# tired n confused



## param (Jul 18, 2010)

my husband is having an affair wth his ex.we have a son , iam no gr8 wife but i love him a lot and he too(thats what i think) when i found out abt it he confessed and told me will not repeat it n stuff(she is another country) they talk on the phone...
i decided to stay on and still do coz i have a son.
he cant see her coz i will come to know of it, now he is in another city and i heard him talking to her(he confessed that he was voice chattin wth her)then one hour he cried and told me he is trying to end it and all that. now iam totally confused.
he tells me the truth
sometimes he lies,he wont come for any kind of counseling
i knw one thing for sure, every time we have ths major fight his health starts deteriorating and i know he is not faking it i love him and i dont want him to suffer
can i ever get him back?
we fight a lot on financial issues, he spends a lot, i dont
sometimes i dont take good care of him


----------



## Rob774 (Sep 27, 2010)

If he chooses to reap what he sows, what more can you do??? You can't force him to do what he doesn't want to do, and it isn't your place to beg him.
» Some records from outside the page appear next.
// tb_aes_byte_serial: end-to-end test of the byte-serial AES-128, in both
// S-box variants side by side: the rotational S-box (default) and the
// one-cycle table S-box (ROT_SBOX = 0). Both instances load the same blocks
// at the same time: the FIPS-197 example, then random blocks. For each the
// sixteen ciphertext bytes are compared, in order, with the reference model,
// and the start-to-done latency is checked: 5538 busy cycles
// (32 + 9 x 589 + 205) and 1098 (32 + 9 x 113 + 49). Also checks that exactly
// 16 ciphertext bytes leave per block and that loading lasts 32 cycles.
module tb_aes_byte_serial;
  import aes_ref_pkg::*;

  localparam int NBLK = 5;
  localparam int LATENCY [2] = '{5538, 1098};

  logic       clk = 1'b0, rst_n = 1'b0, start = 1'b0;
  logic [7:0] pt_i = '0, key_i = '0;
  logic [7:0] ct_o [2];
  logic [1:0] loading, ct_valid, busy, done;
  int         checks = 0, failures = 0;

  always #5 clk = ~clk;

  aes_byte_serial dut (
    .clk, .rst_n, .start, .pt_i, .key_i, .loading(loading[0]), .ct_o(ct_o[0]),
    .ct_valid(ct_valid[0]), .busy(busy[0]), .done(done[0])
  );
  aes_byte_serial #(.ROT_SBOX(1'b0)) dut_tab (
    .clk, .rst_n, .start, .pt_i, .key_i, .loading(loading[1]), .ct_o(ct_o[1]),
    .ct_valid(ct_valid[1]), .busy(busy[1]), .done(done[1])
  );

  initial begin
    #(10 * (NBLK + 1) * 6000);
    $display("watchdog expired");
    failures++;
    $display("TB_RESULT checks=%0d failures=%0d", checks, failures);
    $finish;
  end

  // per instance: cycle and byte counters, collected ciphertext
  int   busy_cycles [2], load_cycles [2], nct [2];
  blk_t got [2];
  logic [1:0] finished;
  for (genvar d = 0; d < 2; d++) begin : g_mon
    always @(posedge clk) if (rst_n) begin
      if (busy[d])    busy_cycles[d] <= busy_cycles[d] + 1;
      if (loading[d]) load_cycles[d] <= load_cycles[d] + 1;
      if (ct_valid[d]) begin
        if (nct[d] < 16) got[d][127 - 8*nct[d] -: 8] <= ct_o[d];
        nct[d] <= nct[d] + 1;
      end
      if (done[d]) finished[d] <= 1'b1;
    end
  end

  initial begin
    blk_t pt, key, exp_ct;
    repeat (3) @(posedge clk);
    rst_n <= 1'b1;
    @(posedge clk);
    for (int b = 0; b < NBLK; b++) begin
      if (b == 0) begin
        pt  = 128'h00112233445566778899aabbccddeeff;
        key = 128'h000102030405060708090a0b0c0d0e0f;
      end else begin
        pt  = rand_blk();
        key = rand_blk();
      end
      for (int d = 0; d < 2; d++) begin
        busy_cycles[d] = 0; load_cycles[d] = 0; nct[d] = 0; got[d] = '0;
      end
      finished = '0;
      start <= 1'b1;
      @(posedge clk);
      start <= 1'b0;
      for (int n = 0; n < 32; n++) begin
        key_i <= (n < 16) ? getb(key, n) : 8'($urandom);
        pt_i  <= (n < 16) ? 8'($urandom) : getb(pt, n - 16);
        @(posedge clk);
      end
      while (finished != 2'b11) @(posedge clk);
      @(negedge clk);
      exp_ct = encrypt(pt, key);
      for (int d = 0; d < 2; d++) begin
        for (int k = 0; k < 16; k++) begin
          checks++;
          if (getb(got[d], k) !== getb(exp_ct, k)) failures++;
        end
        if (got[d] !== exp_ct) $display("variant %0d block %0d: got %032h expected %032h", d, b, got[d], exp_ct);
        else                   $display("variant %0d block %0d ok: %032h", d, b, got[d]);
        checks += 3;
        if (busy_cycles[d] != LATENCY[d]) begin
          failures++;
          $display("variant %0d: latency %0d, expected %0d", d, busy_cycles[d], LATENCY[d]);
        end
        if (nct[d] != 16) begin failures++; $display("variant %0d: %0d ciphertext bytes", d, nct[d]); end
        if (load_cycles[d] != 32) begin failures++; $display("variant %0d: %0d load cycles", d, load_cycles[d]); end
      end
      @(posedge clk);
    end
    $display("TB_RESULT checks=%0d failures=%0d", checks, failures);
    $finish;
  end
endmodule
He is the one who did wrong, he should come crawling back... if he is interested in saving his marriage.


----------



## Trooper (Oct 21, 2010)

Let me get this, he cheats on you, resulting in fights, resulting in health problems for him - and you feel bad? You deserve better than this and are certainly not responsible for his health problems! I would insist on counseling or seriously consider divorce. Once there is cheating all trust is destroyed and the foundation of the marriage starts to fall like dominoes. You can't just ignore it and go on, so he needs to discuss it with you and earn back your trust.


----------